1: This ID is only for internal bookkeeping and should not be part of the model (all IDs should be interchangeable with any other unique identifier).
2: Note that the names new_attr1, new_fk1, and new_ent1 come from providing something to Src found in Tar, whereas new_attr2 would provide something to Tar not found in Src. This is always meaningless for Migrate
, but not for Merge
; the same Overlap
constructor is used for both Merge
and Migrate
because is a lot of overlapping information needed to do these operations.
3: Specifying identifying information for Author is what prevents us from having duplicates in the end.

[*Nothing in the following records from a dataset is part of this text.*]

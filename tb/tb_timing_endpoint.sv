// tb_timing_endpoint: drives received words built from a reference time
// and checks initial synchronisation on the first timestamp after link-up,
// that the local time then tracks the reference every cycle, that a wrong
// timestamp forces a reload (adjust), that other message kinds and words
// received while the link is down are ignored, and that link loss clears
// `synced` and the next timestamp resynchronises.
`timescale 1ns/1ps
module tb_timing_endpoint;
  import tfc_pkg::*;
  localparam logic [15:0] COMP = 16'd21;
  logic        clk = 1'b0;
  logic        rst, rx_ready;
  tfc_frame_t  rx_data;
  logic [63:0] local_time, ref_time;
  logic        synced, load, adjust;
  logic [15:0] adjust_count;
  int checks = 0, failures = 0;
  bit track;                           // local time must equal ref_time + offset
  logic [63:0] offset;

  timing_endpoint dut (.clk, .rst, .rx_ready, .rx_data, .latency_comp(COMP),
                       .local_time, .synced, .load, .adjust, .adjust_count);

  always #12.5 clk = ~clk;
  always @(posedge clk) ref_time <= ref_time + 1;

  initial begin
    repeat (20000) @(posedge clk);
    failures++;
    $display("TB_RESULT checks=%0d failures=%0d", checks, failures);
    $finish;
  end

  task automatic check(bit ok, string what);
    checks++;
    if (!ok) begin failures++; $display("FAIL t=%0t: %s", $time, what); end
  endtask

  always @(negedge clk) if (track) check(local_time == ref_time + offset, "local time tracks reference");

  // Put one word on the receiver port for one cycle (sent just after a
  // rising edge, so it is sampled at the next one).
  task automatic send(msg_kind_e k, logic [63:0] payload);
    rx_data = make_frame(k, payload);
    @(posedge clk); #1;
    rx_data = IDLE_FRAME;
  endtask

  // A correct timestamp: the reference time this cycle, less the link delay.
  task automatic send_time(logic [63:0] err = 0);
    send(MSG_TIME, ref_time - 64'(COMP) + err);
  endtask

  initial begin
    ref_time = 64'h0123_4567_89AB_0000;
    rst = 1'b1; rx_ready = 1'b0; rx_data = IDLE_FRAME; track = 0; offset = 0;
    repeat (3) @(posedge clk); #1;
    rst = 1'b0;
    // Link down: timestamps are ignored.
    send_time();
    repeat (5) @(posedge clk); #1;
    check(!synced && !load, "ignored while link down");
    // Link up, user and idle words first: no synchronisation.
    rx_ready = 1'b1;
    send(MSG_USER, ref_time);
    repeat (3) @(posedge clk); #1;
    check(!synced, "user word does not synchronise");
    // First timestamp: load.
    send_time();
    check(synced && load && !adjust, "initial load");
    check(local_time == ref_time, "local time right in the next cycle");
    track = 1;
    repeat (50) @(posedge clk); #1;
    // Consistent timestamps: no reload.
    repeat (5) begin
      send_time();
      check(!load && !adjust, "consistent timestamp: no reload");
      repeat (20) @(posedge clk); #1;
    end
    check(adjust_count == 0, "no adjusts yet");
    // A timestamp that is off by 7: reload and adjust.
    track = 0;
    send_time(64'd7);
    check(load && adjust && adjust_count == 1, "adjust on mismatch");
    offset = 7; track = 1;
    repeat (30) @(posedge clk); #1;
    // A correct one again pulls the counter back.
    track = 0;
    send_time();
    check(adjust && adjust_count == 2, "adjust back");
    offset = 0; track = 1;
    repeat (30) @(posedge clk); #1;
    // Link loss: synced drops, counter runs on.
    rx_ready = 1'b0;
    @(posedge clk); #1;
    check(!synced, "synced cleared on link loss");
    repeat (10) @(posedge clk); #1;
    rx_ready = 1'b1;
    track = 0;
    send_time(64'd100);
    check(synced && load && !adjust && adjust_count == 2, "resync after link loss is a load, not an adjust");
    offset = 100; track = 1;
    repeat (20) @(posedge clk); #1;
    $display("TB_RESULT checks=%0d failures=%0d", checks, failures);
    $finish;
  end
endmodule
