// tfc_gbt_top: TFC Master (sender) and Endpoint (receiver) gateware around
// a GBT link.
//
// The Master side keeps the 64-bit common time, broadcasts it periodically
// (timing_master), issues fast control commands (fast_control_master) and,
// on request from a Wishbone host (wb_master_regs), sends a test word;
// tx_frame_mux merges these into the 80-bit word handed to the GBT link core
// every 40 MHz frame. The Endpoint side runs on the clock recovered from the
// link, takes the received 80-bit words, aligns its own time counter with
// the received timestamps (timing_endpoint) and obeys throttling commands
// (fast_control_endpoint), which also sends its status back upstream. The
// Master's automatic throttling closes the loop: an Endpoint that reports
// busy is throttled without the host taking part. A pattern_detector on
// each side pulses when the pre-defined test word passes its Tx or Rx port,
// so an oscilloscope can measure the link latency as the skew between the
// two pulses.
//
// The GBT link cores, transceivers, optics and clock circuits sit between
// `gbt_tx_data` and `gbt_rx_data` (downstream) and between `gbt_up_tx_data`
// and `gbt_up_rx_data` (upstream); they are not part of this module. The
// link core delivers received words in the receiving node's frame clock.
// The two sides have separate clocks and resets and share no signal: in a
// real system they are on different boards.
//
// Timing: a word registered by tx_frame_mux is on `gbt_tx_data` the cycle
// after its source offered it. With a link delay of L frame clocks, setting
// `latency_comp` = L + 1 makes `endpoint_time` equal `master_time` (given
// equal clocks); any other constant leaves a fixed offset, which is
// acceptable as long as it does not change.
module tfc_gbt_top
  import tfc_pkg::*;
#(
  parameter int unsigned       TIME_PERIOD = 40_000,
  parameter logic [DATA_W-1:0] PATTERN     = {MSG_USER, 8'h00, 64'hC0FF_EE00_DEAD_BEEF},
  parameter int unsigned       PULSE_LEN   = 8,
  parameter int unsigned       STATUS_PERIOD = 4_000
) (
  // ---- Master (sender) node
  input  logic              clk_m,
  input  logic              rst_m,
  input  logic              wb_cyc,
  input  logic              wb_stb,
  input  logic              wb_we,
  input  logic [4:0]        wb_adr,
  input  logic [31:0]       wb_dat_w,
  input  logic [3:0]        wb_sel,
  output logic [31:0]       wb_dat_r,
  output logic              wb_ack,
  output logic [DATA_W-1:0] gbt_tx_data,
  output logic [TS_W-1:0]   master_time,
  output logic              tx_pulse,
  output logic [15:0]       tx_hits,
  input  logic              gbt_up_rx_ready,
  input  logic [DATA_W-1:0] gbt_up_rx_data,
  output logic              master_throttle_state,
  // ---- Endpoint (receiver) node
  input  logic              clk_e,
  input  logic              rst_e,
  input  logic              gbt_rx_ready,
  input  logic [DATA_W-1:0] gbt_rx_data,
  input  logic [15:0]       latency_comp,
  output logic [TS_W-1:0]   endpoint_time,
  output logic              endpoint_synced,
  output logic              endpoint_adjust,
  output logic [15:0]       endpoint_adjust_count,
  output logic              endpoint_load,
  input  logic [31:0]       endpoint_status,
  output logic              endpoint_throttle,
  output logic              endpoint_cmd_valid,
  output logic [15:0]       endpoint_cmd,
  output logic [DATA_W-1:0] gbt_up_tx_data,
  output logic              rx_pulse,
  output logic [15:0]       rx_hits
);

  // ---------------- Master
  logic       timing_enable;
  logic       time_valid;
  tfc_frame_t time_msg;
  logic       user_valid, user_ready;
  tfc_frame_t user_msg;
  tfc_frame_t tx_word;
  logic       auto_throttle, host_cmd_valid, host_cmd_pending;
  logic [15:0] host_cmd, ep_status_count;
  logic [63:0] ep_status;
  logic       cmd_valid, cmd_ready;
  tfc_frame_t cmd_msg;

  time_counter #(.W(TS_W)) u_master_time (
    .clk(clk_m), .rst(rst_m), .load(1'b0), .load_value('0), .time_o(master_time)
  );

  timing_master #(.PERIOD(TIME_PERIOD)) u_timing_master (
    .clk(clk_m), .rst(rst_m), .enable(timing_enable), .time_i(master_time),
    .msg_valid(time_valid), .msg(time_msg)
  );

  wb_master_regs u_regs (
    .clk(clk_m), .rst(rst_m),
    .cyc_i(wb_cyc), .stb_i(wb_stb), .we_i(wb_we), .adr_i(wb_adr),
    .dat_i(wb_dat_w), .sel_i(wb_sel), .dat_o(wb_dat_r), .ack_o(wb_ack),
    .timing_enable(timing_enable),
    .user_valid(user_valid), .user_msg(user_msg), .user_ready(user_ready),
    .auto_throttle(auto_throttle), .host_cmd_valid(host_cmd_valid), .host_cmd(host_cmd),
    .host_cmd_pending(host_cmd_pending), .throttle_state(master_throttle_state),
    .ep_status(ep_status), .ep_status_count(ep_status_count)
  );

  fast_control_master u_fc_master (
    .clk(clk_m), .rst(rst_m),
    .up_rx_ready(gbt_up_rx_ready), .up_rx_data(tfc_frame_t'(gbt_up_rx_data)),
    .auto_throttle(auto_throttle), .host_cmd_valid(host_cmd_valid), .host_cmd(host_cmd),
    .host_cmd_pending(host_cmd_pending), .last_status(ep_status), .status_count(ep_status_count),
    .throttle_state(master_throttle_state),
    .cmd_valid(cmd_valid), .cmd_msg(cmd_msg), .cmd_ready(cmd_ready)
  );

  tx_frame_mux u_tx_mux (
    .clk(clk_m), .rst(rst_m),
    .time_valid(time_valid), .time_msg(time_msg),
    .cmd_valid(cmd_valid), .cmd_msg(cmd_msg), .cmd_ready(cmd_ready),
    .user_valid(user_valid), .user_msg(user_msg), .user_ready(user_ready),
    .tx_data(tx_word)
  );

  assign gbt_tx_data = tx_word;

  pattern_detector #(.PATTERN(PATTERN), .PULSE_LEN(PULSE_LEN)) u_tx_detect (
    .clk(clk_m), .rst(rst_m), .valid(1'b1), .data(tx_word),
    .pulse(tx_pulse), .hits(tx_hits)
  );

  // ---------------- Endpoint
  timing_endpoint u_timing_endpoint (
    .clk(clk_e), .rst(rst_e), .rx_ready(gbt_rx_ready), .rx_data(tfc_frame_t'(gbt_rx_data)),
    .latency_comp(latency_comp),
    .local_time(endpoint_time), .synced(endpoint_synced),
    .load(endpoint_load), .adjust(endpoint_adjust), .adjust_count(endpoint_adjust_count)
  );

  tfc_frame_t up_word;

  fast_control_endpoint #(.STATUS_PERIOD(STATUS_PERIOD)) u_fc_endpoint (
    .clk(clk_e), .rst(rst_e), .rx_ready(gbt_rx_ready), .rx_data(tfc_frame_t'(gbt_rx_data)),
    .throttle(endpoint_throttle), .cmd_valid(endpoint_cmd_valid), .cmd(endpoint_cmd),
    .status_i(endpoint_status), .synced(endpoint_synced), .adjust_count(endpoint_adjust_count),
    .up_tx_data(up_word)
  );

  assign gbt_up_tx_data = up_word;

  pattern_detector #(.PATTERN(PATTERN), .PULSE_LEN(PULSE_LEN)) u_rx_detect (
    .clk(clk_e), .rst(rst_e), .valid(gbt_rx_ready), .data(gbt_rx_data),
    .pulse(rx_pulse), .hits(rx_hits)
  );

endmodule
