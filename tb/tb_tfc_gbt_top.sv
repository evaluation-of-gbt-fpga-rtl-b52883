// tb_tfc_gbt_top: end-to-end test of the Master and Endpoint gateware at
// their default parameters, joined by a fixed-latency link model.
//
// The test programs the test word over Wishbone, lets the Master broadcast
// its time, and checks that:
//  - timing messages leave every TIME_PERIOD cycles and carry the Master time;
//  - the Endpoint synchronises on the first timestamp after link-up and then
//    reads the same time as the Master in every cycle (latency_comp = L + 1);
//  - a corrupted timestamp makes the Endpoint adjust, and the next good one
//    adjusts it back;
//  - after a receiver restart (reset and link loss) it resynchronises to the
//    same time;
//  - every test word produces one Tx and one Rx pulse, L cycles apart, before
//    and after the restart, including a word held back one cycle by a timing
//    message;
//  - a word other than the pattern produces no pulse;
//  - with the broadcast disabled no timing message is sent;
//  - the Endpoint's status reaches the Master (on change and as a refresh);
//  - an Endpoint reporting busy is throttled by the Master's automatic
//    decision 2L + 4 cycles later (one more if a timing message goes first),
//    and released when it reports not busy;
//  - host commands, including throttle commands with the automatic decision
//    switched off, reach the Endpoint.
// Each of these events is counted, and one that never happened is a failure.
`timescale 1ns/1ps
module tb_tfc_gbt_top;
  import tfc_pkg::*;
  localparam int unsigned P   = 40_000;   // TIME_PERIOD default of the top
  localparam int unsigned LAT = 13;       // link latency of the model

  logic              clk = 1'b0;
  logic              rst_m, rst_e;
  logic              wb_cyc, wb_stb, wb_we, wb_ack;
  logic [4:0]        wb_adr;
  logic [3:0]        wb_sel;
  logic [31:0]       wb_dat_w, wb_dat_r;
  logic [DATA_W-1:0] gbt_tx_data, gbt_rx_data;
  logic [63:0]       master_time, endpoint_time;
  logic              tx_pulse, rx_pulse, gbt_rx_ready;
  logic [15:0]       tx_hits, rx_hits, endpoint_adjust_count;
  logic              endpoint_synced, endpoint_adjust, endpoint_load;
  logic [DATA_W-1:0] gbt_up_tx_data, gbt_up_rx_data;
  logic              gbt_up_rx_ready, master_throttle_state;
  logic              endpoint_throttle, endpoint_cmd_valid;
  logic [15:0]       endpoint_cmd;
  logic [31:0]       endpoint_status;
  logic              link_up, corrupt_time;

  int checks = 0, failures = 0;
  longint cyc = 0;

  tfc_gbt_top dut (
    .clk_m(clk), .rst_m, .wb_cyc, .wb_stb, .wb_we, .wb_adr, .wb_dat_w, .wb_sel,
    .wb_dat_r, .wb_ack, .gbt_tx_data, .master_time, .tx_pulse, .tx_hits,
    .gbt_up_rx_ready, .gbt_up_rx_data, .master_throttle_state,
    .clk_e(clk), .rst_e, .gbt_rx_ready, .gbt_rx_data, .latency_comp(16'(LAT + 1)),
    .endpoint_time, .endpoint_synced, .endpoint_adjust, .endpoint_adjust_count,
    .endpoint_load, .endpoint_status, .endpoint_throttle, .endpoint_cmd_valid, .endpoint_cmd,
    .gbt_up_tx_data, .rx_pulse, .rx_hits
  );

  gbt_link_model #(.LATENCY(LAT)) u_link (
    .clk, .link_up, .corrupt_time, .tx_data(gbt_tx_data),
    .rx_data(gbt_rx_data), .rx_ready(gbt_rx_ready)
  );

  gbt_link_model #(.LATENCY(LAT)) u_uplink (
    .clk, .link_up, .corrupt_time(1'b0), .tx_data(gbt_up_tx_data),
    .rx_data(gbt_up_rx_data), .rx_ready(gbt_up_rx_ready)
  );

  always #12.5 clk = ~clk;

  initial begin
    repeat (40 * P) @(posedge clk);
    failures++;
    $display("watchdog expired");
    $display("TB_RESULT checks=%0d failures=%0d", checks, failures);
    $finish;
  end

  task automatic check(bit ok, string what);
    checks++;
    if (!ok) begin failures++; $display("FAIL cycle %0d: %s", cyc, what); end
  endtask

  // ---------------- monitors (sample in mid-cycle)
  int     n_time_msgs = 0, n_initial_sync = 0, n_adjust = 0, n_resync = 0;
  int     n_held_back = 0, n_skews = 0, n_time_equal = 0, n_disabled_cycles = 0;
  longint last_time_msg = -1, tx_rise = -1;
  bit     prev_tx_pulse = 0, prev_rx_pulse = 0, timing_on = 1, seen_sync = 0, auto_on = 1;
  int     n_up_status = 0, n_ep_cmds = 0, n_throttle_on = 0, n_throttle_off = 0, n_auto_exact = 0;
  longint busy_change = -1;
  bit     prev_throttle = 0;
  logic [15:0] last_ep_cmd;
  tfc_frame_t txw;
  msg_kind_e  prev_kind = MSG_IDLE;
  longint     send_mark = -1;

  always @(negedge clk) if (!rst_m) begin
    cyc++;
    txw = tfc_frame_t'(gbt_tx_data);
    if (txw.kind == MSG_TIME) begin
      n_time_msgs++;
      check(txw.payload == master_time - 64'd1, "timestamp is the Master time of the cycle before");
      check(timing_on, "no timing message while disabled");
      if (last_time_msg >= 0) check(cyc - last_time_msg == longint'(P), "broadcast period");
      last_time_msg = cyc;
    end
    if (!timing_on) n_disabled_cycles++;
    // A test word reaches the Tx port in the cycle the SEND write ends, or
    // one cycle later if a timing message took that cycle.
    if (txw.kind == MSG_USER) begin
      check(send_mark >= 0 && (cyc == send_mark || (cyc == send_mark + 1 && prev_kind == MSG_TIME)),
            "test word sent at once unless a timing message goes first");
      if (cyc == send_mark + 1) n_held_back++;
      send_mark = -1;
    end
    prev_kind = txw.kind;
    if (tx_pulse && !prev_tx_pulse) tx_rise = cyc;
    if (rx_pulse && !prev_rx_pulse) begin
      check(tx_rise >= 0 && cyc - tx_rise == longint'(LAT), "Tx-to-Rx pulse skew equals the link latency");
      n_skews++;
    end
    prev_tx_pulse = tx_pulse; prev_rx_pulse = rx_pulse;
    if (gbt_up_tx_data[DATA_W-1 -: 8] == MSG_STATUS) n_up_status++;
    if (endpoint_cmd_valid) begin n_ep_cmds++; last_ep_cmd = endpoint_cmd; end
    if (endpoint_throttle != prev_throttle) begin
      if (endpoint_throttle) n_throttle_on++; else n_throttle_off++;
      if (busy_change >= 0) begin
        check(cyc - busy_change == 2 * LAT + 4 || cyc - busy_change == 2 * LAT + 5,
              $sformatf("busy-to-throttle latency %0d", cyc - busy_change));
        if (cyc - busy_change == 2 * LAT + 4) n_auto_exact++;
        busy_change = -1;
      end
    end
    prev_throttle = endpoint_throttle;
    if (!rst_e) begin
      if (endpoint_load && !endpoint_adjust) begin
        if (seen_sync) n_resync++; else n_initial_sync++;
        seen_sync = 1;
      end
      if (endpoint_adjust) n_adjust++;
      if (endpoint_synced && endpoint_adjust_count[0] == 1'b0) begin
        checks++;
        n_time_equal++;
        if (endpoint_time != master_time) begin
          failures++;
          if (failures < 10) $display("FAIL cycle %0d: Endpoint time %0d, Master time %0d", cyc, endpoint_time, master_time);
        end
      end
    end
  end

  // ---------------- Wishbone master
  task automatic wb(bit we, logic [4:0] adr, logic [31:0] wdat, output logic [31:0] rdat);
    int edges = 0;
    wb_cyc = 1; wb_stb = 1; wb_we = we; wb_adr = adr; wb_dat_w = wdat; wb_sel = 4'hF;
    do begin @(posedge clk); edges++; end while (!wb_ack && edges < 10);
    check(wb_ack, "Wishbone acknowledge");
    rdat = wb_dat_r;
    #1;
    wb_cyc = 0; wb_stb = 0; wb_we = 0;
  endtask

  task automatic wr(logic [4:0] adr, logic [31:0] d);
    logic [31:0] unused;
    wb(1, adr, d, unused);
  endtask

  task automatic wait_time_msg();
    do @(negedge clk); while (gbt_tx_data[DATA_W-1 -: 8] != MSG_TIME);
  endtask

  // Send the test word and wait until its pulses have been seen.
  task automatic send_word();
    wr(5'h0, {29'd0, auto_on, 1'b1, timing_on});
    send_mark = cyc + 1;              // number of the current cycle
    repeat (LAT + 20) @(posedge clk);
    #1;
  endtask

  int k;
  int hits_before;
  logic [31:0] r;

  initial begin
    rst_m = 1; rst_e = 1; link_up = 0; corrupt_time = 0;
    wb_cyc = 0; wb_stb = 0; wb_we = 0; wb_adr = 0; wb_dat_w = 0; wb_sel = 0; endpoint_status = 0;
    repeat (4) @(posedge clk); #1;
    rst_m = 0; rst_e = 0;
    repeat (10) @(posedge clk); #1;
    link_up = 1;
    wr(5'h4, 32'hDEAD_BEEF);
    wr(5'h8, 32'hC0FF_EE00);
    check(!endpoint_synced, "not synchronised before the first broadcast");

    // Initial synchronisation at the first broadcast.
    wait_time_msg();
    repeat (LAT + 3) @(posedge clk); #1;
    check(endpoint_synced && endpoint_time == master_time, "synchronised after the first broadcast");

    // Test words at several offsets to the next broadcast, so that one of
    // them meets a timing message at the multiplexer.
    for (k = 0; k < 6; k++) begin
      wait_time_msg();
      repeat (P - 4 + k) @(posedge clk); #1;
      send_word();
    end
    check(tx_hits == 6 && rx_hits == 6, "six words, six pulses at each end");

    // A word that is not the pattern: no pulse.
    wr(5'h4, 32'h0000_0001);
    hits_before = int'(tx_hits);
    send_word();
    check(int'(tx_hits) == hits_before && int'(rx_hits) == hits_before, "other words do not trigger");
    wr(5'h4, 32'hDEAD_BEEF);
    wb(0, 5'hC, '0, r);
    check(r == 32'd7, "sent counter");

    // Corrupted timestamp: adjust away and back.
    @(posedge clk); #1 corrupt_time = 1;
    @(posedge clk); #1 corrupt_time = 0;
    wait_time_msg();
    repeat (LAT + 3) @(posedge clk); #1;
    check(endpoint_adjust_count == 1 && endpoint_time != master_time, "corrupted timestamp adjusted to");
    wait_time_msg();
    repeat (LAT + 3) @(posedge clk); #1;
    check(endpoint_adjust_count == 2 && endpoint_time == master_time, "good timestamp adjusts back");

    // Broadcast disabled for two periods.
    timing_on = 0;
    auto_on = 0;
    wr(5'h0, 32'h0);
    repeat (2 * P) @(posedge clk); #1;
    timing_on = 1; auto_on = 1;
    wr(5'h0, 32'h5);
    last_time_msg = -1;

    // Receiver restart: link loss and reset, then resynchronisation.
    link_up = 0;
    rst_e = 1;
    repeat (5) @(posedge clk); #1;
    rst_e = 0;
    check(!endpoint_synced && endpoint_time != master_time, "receiver restarted");
    repeat (100) @(posedge clk); #1;
    link_up = 1;
    wait_time_msg();
    repeat (LAT + 3) @(posedge clk); #1;
    check(endpoint_synced && endpoint_time == master_time, "resynchronised after restart");
    send_word();
    send_word();
    check(tx_hits == 8 && rx_hits == 2, "pulses after restart, Rx counter restarted");

    // Fast control: busy -> automatic throttle, and release.
    for (k = 0; k < 3; k++) begin
      endpoint_status = 32'h0000_0A01;       // busy
      busy_change = cyc + 1;                 // number of the current cycle
      repeat (2 * LAT + 10) @(posedge clk); #1;
      check(endpoint_throttle && master_throttle_state, "throttled while busy");
      endpoint_status = 32'h0000_0A00;       // not busy
      busy_change = cyc + 1;
      repeat (2 * LAT + 10) @(posedge clk); #1;
      check(!endpoint_throttle && !master_throttle_state, "released when not busy");
      repeat (k * 7) @(posedge clk); #1;
    end
    wb(0, 5'h14, '0, r);
    check(r == {endpoint_adjust_count, 15'd0, 1'b1}, "Endpoint status word at the Master, low half");
    wb(0, 5'h18, '0, r);
    check(r == 32'h0000_0A00, "Endpoint status word at the Master, high half");
    // Status refresh: quiet for two refresh periods, the count still grows.
    wb(0, 5'h1C, '0, r);
    hits_before = int'(r[15:0]);
    repeat (2 * 4_000 + 10) @(posedge clk); #1;
    wb(0, 5'h1C, '0, r);
    check(int'(r[15:0]) >= hits_before + 2, "status refreshes received");
    // Host commands with the automatic decision off.
    auto_on = 0;
    wr(5'h0, 32'h1);
    endpoint_status = 32'h1;                 // busy, but no automatic throttle
    repeat (2 * LAT + 10) @(posedge clk); #1;
    check(!endpoint_throttle, "no automatic throttle when disabled");
    wr(5'h10, 32'h0000_0042);
    repeat (LAT + 5) @(posedge clk); #1;
    check(last_ep_cmd == 16'h0042, "host command delivered");
    wr(5'h10, 32'(CMD_THROTTLE_ON));
    repeat (LAT + 5) @(posedge clk); #1;
    check(endpoint_throttle && master_throttle_state, "host throttle on");
    wr(5'h10, 32'(CMD_THROTTLE_OFF));
    repeat (LAT + 5) @(posedge clk); #1;
    check(!endpoint_throttle, "host throttle off");
    endpoint_status = 32'h0;

    // Every mechanism must have happened.
    check(n_time_msgs >= 10, "timing broadcasts");
    check(n_initial_sync == 1, "initial synchronisation");
    check(n_adjust == 2, "adjusts");
    check(n_resync == 1, "resynchronisation");
    check(n_held_back >= 1, "test word held back by a timing message");
    check(n_skews == 8, "latency measurements");
    check(n_disabled_cycles > 0, "broadcast disabled");
    check(n_time_equal > 5 * P, "cycles with equal time");
    check(n_up_status > 10, "status messages upstream");
    check(n_throttle_on == 4 && n_throttle_off == 4, "throttle on and off");
    check(n_auto_exact >= 1, "automatic throttle at the minimum latency");
    check(n_ep_cmds == 9, "commands at the Endpoint");
    $display("time messages %0d, initial syncs %0d, adjusts %0d, resyncs %0d, held back %0d, skews %0d, disabled cycles %0d, equal-time cycles %0d",
             n_time_msgs, n_initial_sync, n_adjust, n_resync, n_held_back, n_skews, n_disabled_cycles, n_time_equal);
    $display("status messages %0d, Endpoint commands %0d, throttle on %0d off %0d, automatic at minimum latency %0d",
             n_up_status, n_ep_cmds, n_throttle_on, n_throttle_off, n_auto_exact);
    $display("TB_RESULT checks=%0d failures=%0d", checks, failures);
    $finish;
  end
endmodule
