// gbt_link_model: behavioural model of a GBT link, for testbenches only.
//
// Stands for the GBT link core on both boards, the transceivers and the
// fibre: an 80-bit word written on the Tx side each frame clock appears on
// the Rx side LATENCY frame clocks later, unchanged. Both ends run on the
// same clock here, as after the receiver has recovered the sender's clock.
// `link_up` low models a lost or not yet aligned link: `rx_ready` drops at
// once and rises again LATENCY cycles after `link_up` returns, when the
// pipeline holds only words sent while the link was up. A pulse on
// `corrupt_time` flips payload bit 3 of the next timing message entering
// the link, to model a transmission error. It is not synthesizable logic
// of the design.
module gbt_link_model
  import tfc_pkg::*;
#(
  parameter int unsigned LATENCY = 13
) (
  input  logic              clk,
  input  logic              link_up,
  input  logic              corrupt_time,
  input  logic [DATA_W-1:0] tx_data,
  output logic [DATA_W-1:0] rx_data,
  output logic              rx_ready
);
  logic [DATA_W-1:0] pipe [LATENCY];
  int unsigned       up_cycles = 0;
  bit                corrupt_pending = 0;
  tfc_frame_t        w;

  always @(posedge clk) begin
    w = tfc_frame_t'(tx_data);
    if (corrupt_time) corrupt_pending = 1;
    if (corrupt_pending && w.kind == MSG_TIME) begin
      w.payload[3] = ~w.payload[3];
      corrupt_pending = 0;
    end
    pipe[0] <= w;
    for (int i = 1; i < LATENCY; i++) pipe[i] <= pipe[i-1];
    if (!link_up) up_cycles <= 0;
    else if (up_cycles < LATENCY) up_cycles <= up_cycles + 1;
  end

  assign rx_data  = pipe[LATENCY-1];
  assign rx_ready = link_up && (up_cycles >= LATENCY);
endmodule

4: However, certain things may be confusing at first, like the three mystery authors with no information and three instances of Library which could not possibly have had corresponding data in Src. The key to understanding this behavior is understanding how CQL handles the enforcement of foreign key constraints. A cascade of events was begun by creating three Borrow instances without providing information about which Library the books were borrowed at. We don't know anything about those libraries, but we do know they must exist, so three records in Library are automatically generated (we don't have any reason to conclude they are the same library - all we know is that we know nothing about their details). Likewise, each of those libraries has a most popular novel (although we know nothing about it), so three records of Novel are automatically generated, which in turn generate the three authors that have no information. It is possible to write CQL input files that handle these nuances differently, but the strategy above could be seen as a strategy for dealing with unknowns with the fewest assumptions.